Brief:
From the first line of the material below to the line containing "(one cycle per", repeat every line exactly and add nothing.
= Beginning of Section =
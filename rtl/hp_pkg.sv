// hp_pkg: types and constants shared by the half-precision arithmetic and the
// 8-point FFT.
//
// A half-precision (IEEE 754 binary16) word is 1 sign bit, a 5-bit exponent
// biased by 15 and a 10-bit fraction with a hidden leading one. A complex
// value is a pair of such words. The default FFT size (8 points) and the
// iteration count of the shift-and-add mantissa multiplier (one cycle per
// multiplier bit, 11 bits with the hidden one) are also kept here so that
// modules and testbenches agree on them.
package hp_pkg;

  localparam int EXP_W  = 5;
  localparam int FRAC_W = 10;
  localparam int MANT_W = FRAC_W + 1;       // fraction plus hidden bit
  localparam int BIAS   = 15;
  localparam int EXP_MAX = (1 << EXP_W) - 1; // all-ones exponent: infinity

  localparam int FFT_N = 8;                 // default transform size

  // Cycles the shift-and-add multiplier needs: one per multiplier bit.
  localparam int MUL_CYCLES = MANT_W;

  typedef struct packed {
    logic              sign;
    logic [EXP_W-1:0]  exp;
    logic [FRAC_W-1:0] frac;
  } half_t;

  typedef struct packed {
    half_t re;
    half_t im;
  } cplx_t;

  localparam half_t HALF_ZERO = '{sign: 1'b0, exp: '0, frac: '0};
  localparam half_t HALF_ONE  = '{sign: 1'b0, exp: 5'd15, frac: '0};   // 1.0
  localparam half_t HALF_TWO  = '{sign: 1'b0, exp: 5'd16, frac: '0};   // 2.0
  localparam half_t HALF_INF  = '{sign: 1'b0, exp: 5'd31, frac: '0};

  // Negate a half-precision value; zero stays +0.
  function automatic half_t half_neg(half_t h);
    half_t r;
    r = h;
    if (h.exp != '0) r.sign = ~h.sign;
    return r;
  endfunction

endpackage
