// fp_addsub: half-precision floating-point adder/subtractor.
//
// Computes a + b when sub is 0 and a - b when sub is 1. Subtraction flips
// the sign of b; the XOR of the two operand signs then decides whether the
// mantissas are added or subtracted. The exponent comparison picks the
// operand of larger magnitude (lg; the other is sm), whose exponent becomes the provisional result
// exponent, and the exponent difference is the shift that aligns the other
// mantissa. After the mantissa addition or subtraction a leading-one search
// renormalises the result and corrects the exponent. The result takes the
// sign of the larger operand; an exact zero is +0.
//
// The aligned mantissas are kept at full width (11 bits plus 31 bits below
// them), so no shifted-out bit is lost and the final truncation is exact
// rounding toward zero. Subnormal inputs and results are flushed to zero,
// overflow saturates to infinity, and all-ones exponents are not treated
// specially: these numeric conventions are this implementation's choices,
// the datapath order is the design's. Purely combinational.
module fp_addsub
  import hp_pkg::*;
(
  input  half_t a,
  input  half_t b,
  input  logic  sub,
  output half_t result
);

  localparam int EXT = 31;                 // guard bits below the mantissa
  localparam int AW  = MANT_W + EXT;       // aligned mantissa width (42)
  localparam int SW  = AW + 1;             // with carry (43)
  localparam int TOP = AW - 1;             // position of the hidden bit

  half_t             bx, lg, sm;
  logic              eff_sub;
  logic [EXP_W-1:0]  shift;
  logic [AW-1:0]     lg_m, sm_m;
  logic [SW-1:0]     sum;
  int                lead;
  logic signed [7:0] e;
  logic [SW-1:0]     norm;

  always_comb begin
    bx      = b;
    bx.sign = b.sign ^ sub;

    // Exponent comparison logic: order operands by magnitude.
    if ({a.exp, a.frac} >= {bx.exp, bx.frac}) begin
      lg   = a;
      sm = bx;
    end else begin
      lg   = bx;
      sm = a;
    end
    shift   = lg.exp - sm.exp;
    eff_sub = a.sign ^ bx.sign;

    // Proper alignment of mantissa (zero-exponent operands count as 0).
    lg_m   = (lg.exp   != '0) ? {1'b1, lg.frac,   {EXT{1'b0}}} : '0;
    sm_m = (sm.exp != '0) ? {1'b1, sm.frac, {EXT{1'b0}}} : '0;
    sm_m = sm_m >> shift;

    // Adder/subtractor of the aligned mantissas.
    sum = eff_sub ? ({1'b0, lg_m} - {1'b0, sm_m})
                  : ({1'b0, lg_m} + {1'b0, sm_m});

    // Leading-one search and normalisation.
    lead = -1;
    for (int i = 0; i < SW; i++)
      if (sum[i]) lead = i;
    e    = $signed({3'b000, lg.exp}) + 8'(lead - TOP);
    norm = sum << (SW - 1 - lead);

    if (lead < 0 || e <= 0)
      result = HALF_ZERO;
    else if (e >= 8'(EXP_MAX))
      result = '{sign: lg.sign, exp: EXP_W'(EXP_MAX), frac: '0};
    else
      result = '{sign: lg.sign, exp: e[EXP_W-1:0], frac: norm[SW-2 -: FRAC_W]};
  end

endmodule
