// tb_fp_addsub: self-checking testbench of the half-precision
// adder/subtractor. Expected results come from real arithmetic
// (hp_ref_pkg): the exact sum or difference truncated toward zero. Covers
// equal and opposite operands, zero operands, large exponent differences,
// cancellation, overflow, and random operands in both modes.
module tb_fp_addsub;
  import hp_ref_pkg::*;

  logic [15:0] a, b, result;
  logic sub;
  int checks = 0, failures = 0;

  fp_addsub dut (.a(a), .b(b), .sub(sub), .result(result));

  initial begin : watchdog
    #10ms;
    failures++;
    $display("TB_RESULT checks=%0d failures=%0d", checks, failures);
    $finish;
  end

  task automatic run(input logic [15:0] x, input logic [15:0] y, input logic s);
    logic [15:0] exp_h;
    real r;
    a = x; b = y; sub = s;
    #1;
    r = s ? real_from_half(x) - real_from_half(y) : real_from_half(x) + real_from_half(y);
    exp_h = half_from_real(r);
    checks++;
    if (result !== exp_h) begin
      failures++;
      $display("%h %s %h = %h, expected %h", x, s ? "-" : "+", y, result, exp_h);
    end
  endtask

  initial begin
    run(16'h3C00, 16'h3C00, 0);   // 1 + 1
    run(16'h3C00, 16'h3C00, 1);   // 1 - 1 = +0
    run(16'h3C00, 16'hBC00, 0);   // 1 + -1 = +0
    run(16'h4000, 16'h3C00, 1);   // 2 - 1
    run(16'h0000, 16'hC500, 0);   // 0 + -5
    run(16'hC500, 16'h0000, 1);   // -5 - 0
    run(16'h7BFF, 16'h7BFF, 0);   // overflow
    run(16'h7BFF, 16'h0400, 1);   // huge exponent difference
    run(16'h3C01, 16'h3C00, 1);   // cancellation
    run(16'h3C00, 16'h1001, 1);   // borrow across a long alignment
    run(16'h39A8, 16'hB9A8, 0);
    for (int i = 0; i < 20000; i++) run(rand_half(1, 30), rand_half(1, 30), 1'($urandom));
    // Close exponents exercise the cancellation path.
    for (int i = 0; i < 20000; i++) begin
      logic [15:0] x, y;
      x = rand_half(10, 20);
      y = rand_half(10, 20);
      y[14:10] = x[14:10] + 5'($urandom % 2);
      run(x, y, 1'($urandom));
    end
    $display("TB_RESULT checks=%0d failures=%0d", checks, failures);
    $finish;
  end
endmodule
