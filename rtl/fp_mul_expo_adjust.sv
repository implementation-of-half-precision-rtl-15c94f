// fp_mul_expo_adjust: operand unpacking and exponent adjustment of the
// half-precision multiplier.
//
// Restores the hidden leading one of each operand's 10-bit fraction, giving
// the 11-bit mantissas fed to the mantissa multiplier, and forms the
// unbiased-corrected exponent of the product, ea + eb - 15, as a signed
// value so that later stages can see over- and underflow. An operand with a
// zero exponent field is taken as zero (subnormals are flushed), and the
// zero flag then forces a zero product. Purely combinational.
module fp_mul_expo_adjust
  import hp_pkg::*;
(
  input  half_t              a,
  input  half_t              b,
  output logic signed [7:0]  expo_sum,
  output logic [MANT_W-1:0]  a_fraction,
  output logic [MANT_W-1:0]  b_fraction,
  output logic               zero
);

  logic a_nz, b_nz;

  always_comb begin
    a_nz       = (a.exp != '0);
    b_nz       = (b.exp != '0);
    a_fraction = a_nz ? {1'b1, a.frac} : '0;
    b_fraction = b_nz ? {1'b1, b.frac} : '0;
    expo_sum   = $signed({3'b000, a.exp}) + $signed({3'b000, b.exp}) - 8'(BIAS);
    zero       = !(a_nz && b_nz);
  end

endmodule
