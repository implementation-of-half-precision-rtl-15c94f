// fp_mul_result_norm: normalisation of the half-precision product.
//
// The 22-bit product of two 11-bit mantissas lies in [1, 4) with 20
// fraction bits. When its top bit is set the value is shifted right by one
// and the exponent raised by one; the 10 fraction bits below the leading
// one are kept and the rest are dropped (rounding toward zero). A resulting
// biased exponent of 31 or more saturates to infinity; one of 0 or less
// gives zero, since subnormal results are not produced. Output is the
// 15-bit magnitude (exponent and fraction); the sign is added outside.
// Purely combinational.
module fp_mul_result_norm
  import hp_pkg::*;
(
  input  logic [2*MANT_W-1:0] prod,
  input  logic signed [7:0]   expo_sum,
  input  logic                zero,
  output logic [EXP_W+FRAC_W-1:0] result
);

  logic signed [7:0]  e;
  logic [FRAC_W-1:0]  f;

  always_comb begin
    if (prod[2*MANT_W-1]) begin
      e = expo_sum + 8'sd1;
      f = prod[2*MANT_W-2 -: FRAC_W];
    end else begin
      e = expo_sum;
      f = prod[2*MANT_W-3 -: FRAC_W];
    end
    if (zero || e <= 0)
      result = '0;
    else if (e >= 8'(EXP_MAX))
      result = {EXP_W'(EXP_MAX), {FRAC_W{1'b0}}};
    else
      result = {e[EXP_W-1:0], f};
  end

endmodule
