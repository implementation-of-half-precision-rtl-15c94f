// shift_add_mult: unsigned W x W multiplier built on the shift-and-add
// algorithm, used for the 11-bit mantissas (hidden bit included) of the
// half-precision multiplier.
//
// On a cycle with start high the operands are loaded: the multiplicand into
// a 2W-bit register, the multiplier into a W-bit register, and the
// accumulator is cleared. Each of the next W cycles looks at the lowest
// multiplier bit, adds the multiplicand to the accumulator when it is 1,
// then shifts the multiplicand left and the multiplier right. After W
// iterations done is high for one cycle and product holds the 2W-bit result,
// which stays valid until the next start. A start while busy is ignored.
//
// Timing: start sampled at clock edge 0, done high after edge W (W = 11 by
// default), so a new multiplication can begin every W+1 cycles.
// The shift-and-add method is the one the design calls for; the
// start/busy/done handshake, the one-bit-per-cycle schedule and the
// active-high synchronous reset are this implementation's choices.
module shift_add_mult #(
  parameter int W = hp_pkg::MANT_W
) (
  input  logic           clk,
  input  logic           reset,
  input  logic           start,
  input  logic [W-1:0]   a,
  input  logic [W-1:0]   b,
  output logic           busy,
  output logic           done,
  output logic [2*W-1:0] product
);

  localparam int CW = $clog2(W + 1);

  logic [2*W-1:0] mcand;
  logic [W-1:0]   mplier;
  logic [CW-1:0]  count;

  always_ff @(posedge clk) begin
    if (reset) begin
      mcand   <= '0;
      mplier  <= '0;
      count   <= '0;
      product <= '0;
      busy    <= 1'b0;
      done    <= 1'b0;
    end else begin
      done <= 1'b0;
      if (!busy) begin
        if (start) begin
          mcand   <= {{W{1'b0}}, a};
          mplier  <= b;
          product <= '0;
          count   <= CW'(W);
          busy    <= 1'b1;
        end
      end else begin
        if (mplier[0]) product <= product + mcand;
        mcand  <= mcand << 1;
        mplier <= mplier >> 1;
        count  <= count - 1'b1;
        if (count == CW'(1)) begin
          busy <= 1'b0;
          done <= 1'b1;
        end
      end
    end
  end

endmodule
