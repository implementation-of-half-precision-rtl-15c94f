// tb_shift_add_mult: self-checking testbench of the shift-and-add mantissa
// multiplier. Drives corner and random 11-bit operand pairs, compares the
// 22-bit product with the * operator, and checks that done arrives exactly
// W = 11 cycles after start and that a start while busy is ignored.
module tb_shift_add_mult;
  localparam int W = 11;

  logic clk = 0, reset = 1, start = 0;
  logic [W-1:0] a = '0, b = '0;
  logic busy, done;
  logic [2*W-1:0] product;
  int checks = 0, failures = 0;

  shift_add_mult #(.W(W)) dut (.*);

  always #5 clk = ~clk;

  initial begin : watchdog
    repeat (200000) @(posedge clk);
    failures++;
    $display("TB_RESULT checks=%0d failures=%0d", checks, failures);
    $finish;
  end

  task automatic run(input logic [W-1:0] x, input logic [W-1:0] y);
    int cyc;
    @(negedge clk);
    a = x; b = y; start = 1;
    @(negedge clk);
    start = 0;
    // A second start while busy must not disturb the running operation.
    a = ~x; b = ~y; start = 1;
    @(negedge clk);
    start = 0;
    cyc = 1;   // clock edges since the edge that sampled start
    while (!done) begin @(negedge clk); cyc++; end
    checks++;
    if (cyc != W) begin
      failures++;
      $display("latency %0d, expected %0d", cyc, W);
    end
    checks++;
    if (product !== (2*W)'(x) * (2*W)'(y)) begin
      failures++;
      $display("%0d * %0d gave %0d", x, y, product);
    end
    @(negedge clk);
    checks++;
    if (busy || done) begin failures++; $display("not idle after done"); end
  endtask

  initial begin
    repeat (3) @(negedge clk);
    reset = 0;
    run('0, '0);
    run('1, '1);
    run(11'h400, 11'h400);
    run(11'h7FF, 11'h400);
    run(11'h001, 11'h7FF);
    for (int i = 0; i < 500; i++) run(W'($urandom), W'($urandom));
    $display("TB_RESULT checks=%0d failures=%0d", checks, failures);
    $finish;
  end
endmodule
= End of Section =
Written response:
filename rtl/hp_pkg.sv
// hp_pkg: types and constants shared by the half-precision arithmetic and the
// 8-point FFT.
//
// A half-precision (IEEE 754 binary16) word is 1 sign bit, a 5-bit exponent
// biased by 15 and a 10-bit fraction with a hidden leading one. A complex
// value is a pair of such words. The default FFT size (8 points) and the
// iteration count of the shift-and-add mantissa multiplier (one cycle per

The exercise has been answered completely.